**ABOUT THIS EXERCISE**
Pick out the lines below that include the string "automatic".
────
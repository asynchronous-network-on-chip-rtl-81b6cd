// tb_noc_ni_tx: self-checking test of the sending Network Interface.
//
// A Wishbone master model writes bursts of 1..10 words (CTI 3'b010, the last
// one 3'b111) to random destinations; a channel receiver model acknowledges
// STUs after a random delay. Expected packets are built here: bursts longer
// than MAX_DATA are cut into packets of MAX_DATA words, every packet starts
// with a header holding dX/dY relative to this node, the sender coordinates
// and the payload length, and an even payload is followed by one pad word.
// The test also checks that the slave throttles the master (ACK low) while it
// is still sending, and that this happens at least once.
module tb_noc_ni_tx;
  import noc_pkg::*;

  localparam int MAXD = 7;
  localparam int MYX = 2, MYY = 5;

  logic        clk = 1'b0;
  logic        rst_n = 1'b0;
  logic        wb_cyc_i, wb_stb_i, wb_we_i;
  logic [31:0] wb_adr_i, wb_dat_i;
  logic [2:0]  wb_cti_i;
  logic        wb_ack_o;
  chan_fwd_t   out_fwd;
  logic        out_ack;

  int checks = 0, failures = 0;
  int throttled = 0, pads = 0, splits = 0;
  stu_t expect_q[$];

  noc_ni_tx #(.MAX_DATA(MAXD), .MY_X(MYX), .MY_Y(MYY)) dut (.*);

  always #5 clk = ~clk;

  task automatic check(input bit ok, input string what);
    checks++;
    if (!ok) begin
      failures++;
      $display("FAIL %s at %0t", what, $time);
    end
  endtask

  // Queue the expected STUs of one packet.
  task automatic expect_packet(input int dx_, input int dy_, input stu_t w[$]);
    header_t h;
    h = '0;
    h.dx = 8'(dx_); h.dy = 8'(dy_);
    h.src_x = 4'(MYX); h.src_y = 4'(MYY);
    h.len = 8'(w.size());
    expect_q.push_back(stu_t'(h));
    foreach (w[k]) expect_q.push_back(w[k]);
    if (w.size() % 2 == 0) begin
      expect_q.push_back('0);
      pads++;
    end
  endtask

  // Receiver on the channel.
  initial begin
    out_ack = 1'b0;
    forever begin
      @(negedge clk);
      if (rst_n && out_fwd.req != out_ack) begin
        repeat ($urandom_range(0, 3)) @(negedge clk);
        check(expect_q.size() > 0, "unexpected STU");
        if (expect_q.size() > 0) begin
          stu_t e;
          e = expect_q.pop_front();
          check(out_fwd.data == e, $sformatf("STU %h exp %h", out_fwd.data, e));
        end
        out_ack = out_fwd.req;
      end
    end
  end

  task automatic wb_write(input logic [31:0] adr, input logic [31:0] dat, input logic [2:0] cti);
    wb_cyc_i = 1'b1; wb_stb_i = 1'b1; wb_we_i = 1'b1;
    wb_adr_i = adr; wb_dat_i = dat; wb_cti_i = cti;
    #1;
    while (!wb_ack_o) begin
      throttled++;
      @(negedge clk);
      #1;
    end
    @(posedge clk);
    #1;
    wb_stb_i = 1'b0;
  endtask

  initial begin
    #2000000;
    failures++;
    $display("watchdog expired");
    $display("TB_RESULT checks=%0d failures=%0d", checks, failures);
    $finish;
  end

  initial begin
    wb_cyc_i = 0; wb_stb_i = 0; wb_we_i = 0; wb_adr_i = 0; wb_dat_i = 0; wb_cti_i = 0;
    repeat (3) @(negedge clk);
    rst_n = 1'b1;
    @(negedge clk);
    for (int b = 0; b < 150; b++) begin
      int n, dxx, dyy;
      stu_t words[$], chunk[$];
      words = {};
      n   = $urandom_range(1, 10);
      dxx = $urandom_range(0, 7);
      dyy = $urandom_range(0, 7);
      for (int k = 0; k < n; k++) words.push_back($urandom());
      // expected packets
      chunk = {};
      foreach (words[k]) begin
        chunk.push_back(words[k]);
        if (chunk.size() == MAXD || k == n - 1) begin
          expect_packet(dxx - MYX, dyy - MYY, chunk);
          if (chunk.size() == MAXD && k != n - 1) splits++;
          chunk = {};
        end
      end
      @(negedge clk);
      foreach (words[k])
        wb_write(32'(dyy * 16 + dxx), words[k], (k == n - 1) ? 3'b111 : 3'b010);
      wb_cyc_i = 1'b0;
      repeat ($urandom_range(0, 4)) @(negedge clk);
    end
    repeat (60) @(negedge clk);
    check(expect_q.size() == 0, "all packets sent");
    check(throttled > 0, "master was throttled");
    check(pads > 0, "pad word sent");
    check(splits > 0, "long burst split");
    $display("throttled=%0d pads=%0d splits=%0d", throttled, pads, splits);
    $display("TB_RESULT checks=%0d failures=%0d", checks, failures);
    $finish;
  end

endmodule
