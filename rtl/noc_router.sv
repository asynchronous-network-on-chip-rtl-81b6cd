// noc_router: the input side of one node direction (the "Router" of a node).
//
// It terminates one incoming channel. While no packet is in flight it treats a
// pending STU as a header: it makes the delta-XY routing decision (X first,
// then Y, local delivery when dX = dY = 0), decrements the distance on the axis
// it moves along, and asks the crossbar for that output. Once the header has
// been accepted by the output's Arbiter, the Router stays bound to that output
// and forwards the packet's data STUs (len | 1 of them) to it, flagging the
// last one so the Arbiter can release the output. Routing and address
// rewriting in the Router follow the source design; the one-hot crossbar
// request and the `last` flag are this design's choice.
//
// Interface:
//   in_fwd / in_ack  incoming channel, 2-phase: an STU is pending while
//                    in_fwd.req != in_ack. in_ack is a flip-flop.
//   xb_req           one-hot request for an output direction (combinational)
//   xb_data/xb_last  STU offered to that output (the header already rewritten)
//   xb_accept        the requested Arbiter takes the STU at this clock edge
// Timing: an STU arriving on in_fwd is offered in the same cycle; in_ack
// toggles at the edge where xb_accept is high. No data is stored here: the
// upstream sender holds it until acknowledged.
module noc_router
  import noc_pkg::*;
(
  input  logic            clk,
  input  logic            rst_n,
  input  chan_fwd_t       in_fwd,
  output logic            in_ack,
  output logic [NDIR-1:0] xb_req,
  output stu_t            xb_data,
  output logic            xb_last,
  input  logic            xb_accept
);

  logic             ack_q;
  logic             in_burst_q;    // header passed, data STUs follow
  dir_e             dir_q;         // output bound to the packet in flight
  logic [LEN_W-1:0] remain_q;      // data STUs still to forward

  logic    pending;
  header_t hdr_in, hdr_out;
  dir_e    hdr_dir;

  assign pending = in_fwd.req ^ ack_q;
  assign in_ack  = ack_q;
  assign hdr_in  = header_t'(in_fwd.data);

  always_comb begin
    hdr_dir = route(hdr_in, hdr_out);
    xb_req  = '0;
    xb_data = in_fwd.data;
    xb_last = 1'b0;
    if (pending) begin
      if (in_burst_q) begin
        xb_req[dir_q] = 1'b1;
        xb_last       = (remain_q == LEN_W'(1));
      end else begin
        xb_req[hdr_dir] = 1'b1;
        xb_data         = stu_t'(hdr_out);
      end
    end
  end

  always_ff @(posedge clk or negedge rst_n) begin
    if (!rst_n) begin
      ack_q      <= 1'b0;
      in_burst_q <= 1'b0;
      dir_q      <= DIR_D;
      remain_q   <= '0;
    end else if (pending && xb_accept) begin
      ack_q <= ~ack_q;
      if (!in_burst_q) begin
        in_burst_q <= 1'b1;
        dir_q      <= hdr_dir;
        remain_q   <= wire_len(hdr_in.len);
      end else begin
        remain_q <= remain_q - 1'b1;
        if (remain_q == LEN_W'(1)) in_burst_q <= 1'b0;
      end
    end
  end

  // Channel rule: the sender holds req and data while an STU is pending.
  a_chan_hold: assert property (@(posedge clk) disable iff (!rst_n)
    (pending && !xb_accept) |=> ($stable(in_fwd.req) && $stable(in_fwd.data)));
  // The crossbar only accepts what was requested.
  a_accept_pending: assert property (@(posedge clk) disable iff (!rst_n)
    xb_accept |-> pending);

endmodule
────
**TASK OUTPUT**
  task automatic check(input bit ok, input string what);
  task automatic expect_packet(input int dx_, input int dy_, input stu_t w[$]);
  task automatic wb_write(input logic [31:0] adr, input logic [31:0] dat, input logic [2:0] cti);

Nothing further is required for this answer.